Re: Final Solution of the Aquatic Question
- From: Andrew Nowicki <andrew@xxxxxxxxxx>
- Date: Tue, 26 Jul 2005 01:24:05 +0200
Andrew Nowicki wrote:
> You believe that apiths are not our ancestors.
> I believe that they are our ancestors.
Marc Verhaegen wrote:
> Yes, but I have arguments
> http://allserv.rug.ac.be/~mvaneech/Fil/Verhaegen_Human_Evolution.html :-)
Your claim that apiths were more like pongids
than like us does not prove anything, even if
it is true. There are only two ways to prove
your point of view:
- prove that we have more in common with the
pongids than with the apiths
- find bones of hominids that were more similar
to us than the apiths and lived at the same
time as the apiths
Marc Verhaegen wrote:
> AAT says that some time after the Homo-Pan split 7-4 Ma, our ancestors
> were seaside omnivores who collected coconuts, fruits, bird eggs,
> turtles, shell-, crayfish, algae...
Andrew Nowicki wrote:
> There is no reason to believe that bipedal hominids were
> better suited for collecting this food than quadrupedal monkeys.
Marc Verhaegen wrote:
> Please try to be relevant.
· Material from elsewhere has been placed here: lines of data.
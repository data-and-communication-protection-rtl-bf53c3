// tb_hsc: end-to-end test of the hardware security core with a behavioural
// external memory.
//  * Lines written to confidentiality-and-integrity (CI), confidentiality-only
//    (CO) and unprotected segments read back unchanged.
//  * The ciphertext in external memory equals plaintext XOR the AES keystream
//    of SegID || @ || TS and TS + 1, computed here with a reference AES, with
//    TS advancing by two per write; unprotected lines are stored in clear.
//  * Tampering, replaying an old ciphertext and relocating a ciphertext are
//    detected for CI lines and not reported for CO lines.
//  * Latencies relative to a bypassed access, with a memory slower than the
//    AES. Write: the memory request leaves 12 cycles later (timestamp bump 1,
//    keystream start 1, AES 10) and the tag is ready before the memory ends.
//    CO read: the memory request leaves one cycle later (timestamp read) and
//    the done flags add one cycle: +2. CI read: three GHASH cycles more: +5.
module tb_hsc;
  import hsc_pkg::*;
  import tb_ref_pkg::*;
  localparam int MEM_LAT = 20;
  localparam block_t KEY = 128'hfeffe9928665731c6d6a8f9467308308;

  logic clk = 0, rst_n = 0;
  logic key_load = 0, ready, cfg_clear = 0, cfg_we = 0;
  block_t key = KEY;
  logic [3:0] cfg_idx;
  smm_entry_t cfg_entry;
  logic c_req = 0, c_we = 0, c_ack, c_auth_err;
  addr_t c_addr;
  line_t c_wdata, c_rdata;
  sec_level_e c_level;
  logic m_req, m_we, m_ack;
  addr_t m_addr;
  line_t m_wdata, m_rdata;
  int checks = 0, failures = 0;

  hsc #(.NSEG(16), .LINES(256), .TAG_W(128)) dut (.*);
  always #5 clk = ~clk;

  // ---- behavioural external memory, answers after MEM_LAT cycles
  // indexed by the low 16 bits of the byte address (line aligned)
  line_t ext [65536];
  int mcnt = 0;
  always_ff @(posedge clk) begin
    if (m_ack) begin
      m_ack <= 1'b0;
      mcnt  <= 0;
    end else if (m_req) begin
      if (mcnt == MEM_LAT - 1) begin
        m_ack <= 1'b1;
        if (m_we) ext[m_addr[15:0]] <= m_wdata;
        else      m_rdata <= ext[m_addr[15:0]];
      end else mcnt <= mcnt + 1;
    end
  end

  initial begin
    repeat (20000) @(posedge clk);
    failures++;
    $display("TB_RESULT checks=%0d failures=%0d", checks, failures);
    $finish;
  end

  task automatic chk(input logic ok, input string what);
    checks++;
    if (!ok) begin failures++; $display("FAIL %s", what); end
  endtask

  task automatic access(input logic we, input addr_t a, input line_t d, output line_t q,
                        output logic err, output int cyc);
    @(negedge clk);
    c_req = 1; c_we = we; c_addr = a; c_wdata = d; cyc = 0;
    do begin @(negedge clk); cyc++; end while (!c_ack);
    q = c_rdata; err = c_auth_err;
    c_req = 0;
  endtask

  task automatic seg(input int i, input addr_t base, input int size, input sec_level_e lv);
    @(negedge clk);
    cfg_idx = 4'(i); cfg_entry = '{base: base, size: 24'(size), rsvd: '0, is_code: 1'b0, level: lv};
    cfg_we = 1;
    @(negedge clk); cfg_we = 0;
  endtask

  function automatic line_t expect_ct(input int segno, input addr_t a, input ts_t ts, input line_t p);
    block_t k0, k1;
    k0 = ref_aes(KEY, {64'(segno), a, ts});
    k1 = ref_aes(KEY, {64'(segno), a, ts + 32'd1});
    return p ^ {k0, k1};
  endfunction

  initial begin
    line_t q, d, old;
    logic err;
    int cyc, byp_w, byp_r, lat;
    cfg_idx = '0; cfg_entry = '0; c_addr = '0; c_wdata = '0; m_ack = 0; m_rdata = '0;
    repeat (3) @(negedge clk);
    rst_n = 1;
    @(negedge clk); key_load = 1;
    @(negedge clk); key_load = 0;
    while (!ready) @(negedge clk);
    seg(0, 32'h0000_1000, 1024, SEC_CI);
    seg(1, 32'h0000_2000, 512,  SEC_CO);
    seg(2, 32'h0000_3000, 256,  SEC_NONE);

    // bypass reference latencies
    d = {8{$urandom}};
    access(1, 32'h0000_3000, d, q, err, byp_w);
    chk(ext[32'h3000] == d, "unprotected line stored in clear");
    access(0, 32'h0000_3000, '0, q, err, byp_r);
    chk(q == d && !err, "unprotected read back");
    access(0, 32'h0000_8000, '0, q, err, cyc);
    chk(c_level == SEC_NONE && cyc == byp_r, "address outside all segments bypasses");

    // protected writes: ciphertext and latency
    d = {$urandom, $urandom, $urandom, $urandom, $urandom, $urandom, $urandom, $urandom};
    access(1, 32'h0000_1020, d, q, err, cyc);
    chk(ext[32'h1020] == expect_ct(0, 32'h1020, 32'd2, d), "CI ciphertext, TS 2");
    chk(cyc == byp_w + 12, $sformatf("CI write latency %0d, bypass %0d", cyc, byp_w));
    access(1, 32'h0000_1020, d, q, err, cyc);
    chk(ext[32'h1020] == expect_ct(0, 32'h1020, 32'd4, d), "CI ciphertext, TS 4 after second write");
    access(1, 32'h0000_2040, d, q, err, cyc);
    chk(ext[32'h2040] == expect_ct(1, 32'h2040, 32'd2, d), "CO ciphertext, TS 2");
    chk(cyc == byp_w + 12, $sformatf("CO write latency %0d", cyc));

    // protected reads
    access(0, 32'h0000_1020, '0, q, err, cyc);
    chk(q == d && !err && c_level == SEC_CI, "CI read back");
    chk(cyc == byp_r + 5, $sformatf("CI read latency %0d, bypass %0d", cyc, byp_r));
    access(0, 32'h0000_2040, '0, q, err, cyc);
    chk(q == d && !err && c_level == SEC_CO, "CO read back");
    chk(cyc == byp_r + 2, $sformatf("CO read latency %0d", cyc));

    // many random lines
    for (int t = 0; t < 40; t++) begin
      addr_t a;
      a = (t % 2 == 0) ? 32'h1000 + 32'(($urandom_range(31)) * 32) : 32'h2000 + 32'(($urandom_range(15)) * 32);
      d = {$urandom, $urandom, $urandom, $urandom, $urandom, $urandom, $urandom, $urandom};
      access(1, a, d, q, err, cyc);
      access(0, a, '0, q, err, cyc);
      chk(q == d && !err, $sformatf("random line %h", a));
    end

    // tamper: flip one ciphertext bit
    d = {8{32'hcafe_0001}};
    access(1, 32'h0000_1100, d, q, err, cyc);
    ext[32'h1100][5] = ~ext[32'h1100][5];
    access(0, 32'h0000_1100, '0, q, err, cyc);
    chk(err && q == '0, "CI tamper detected, line withheld");
    access(1, 32'h0000_2100, d, q, err, cyc);
    ext[32'h2100][5] = ~ext[32'h2100][5];
    access(0, 32'h0000_2100, '0, q, err, cyc);
    chk(!err && q != d, "CO tamper not detected, data corrupted");

    // replay: write, keep ciphertext, write again, restore the old one
    access(1, 32'h0000_1200, d, q, err, cyc);
    old = ext[32'h1200];
    access(1, 32'h0000_1200, ~d, q, err, cyc);
    ext[32'h1200] = old;
    access(0, 32'h0000_1200, '0, q, err, cyc);
    chk(err, "CI replay detected");

    // relocation: copy a valid ciphertext line to another address
    access(1, 32'h0000_1240, d, q, err, cyc);
    access(1, 32'h0000_1260, ~d, q, err, cyc);
    ext[32'h1260] = ext[32'h1240];
    access(0, 32'h0000_1260, '0, q, err, cyc);
    chk(err, "CI relocation detected");
    access(0, 32'h0000_1240, '0, q, err, cyc);
    chk(!err && q == d, "untouched neighbour still reads back");

    $display("TB_RESULT checks=%0d failures=%0d", checks, failures);
    $finish;
  end
endmodule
I'm talking about H/P differences.
?? I do not understand what you mean - hominid/pongid?
H/P means Helwett Packard to me.
(Do not use abbreviations unless you define them.)
Pongids can collect this food as well as bipedal hominids.
> AAT s.s., you mean?
Do you mean Schutzstaffel, social security, supersonic,
or sunday school?
Andrew Nowicki wrote:
> - stick tools, hard work, secure shelters, digging edible tubers,
Marc Verhaegen wrote:
> Fairy tales without evidence.
Nobody doubts that it happened, but it is not
clear when it happened.
Andrew Nowicki wrote:
> sweating and hairlessness, about 2.9-4.3 Mya
Marc Verhaegen wrote:
> Sweat & hair fossilise??
No, but there is genetic evidence that hairlessness
is at least 1.2 million years old.
> - firestick hunting, about 2.4-2.9 Mya
Marc Verhaegen wrote:
> No good evidence AFAIK.
The only evidence is dry climate in Africa at that time,
presence of Australopithecus africanus in dry habitats,
and presence of carbon-13 in Australopithecus africanus
bones. Carbon-13 probably means that Australopithecus
africanus ate cooked meat - we talked about that already.
This is not strong evidence, but we know that high
temperature (600 degrees Celsius or more) fires were
made in hearths in Africa 1.5 million ago. My definition
of firestick hunting is burning the bush to kill and
injure animals living there. Australian hawks did it,
so early hominids could do it as well.
Paleoanthropologists do not know anything for sure,
so it is important to imagine plausible scenarios
explaining how the hominids lived and evolved.
Marc Verhaegen wrote:
> I keep posting here our scenario because
> - dry apers keep misrepresenting our view,
> - nobody so far has given sensible objections to our scenario. :-)
You always combine AAT with the claim that
apiths are not our ancestors. AAT seems more
plausible to me than the latter claim.
If Elaine Morgan's AAT leaflet is obsolete,
maybe you should update it. A good HTML leaflet
with illustrations would be more convincing
than your dry list of abbreviations.
.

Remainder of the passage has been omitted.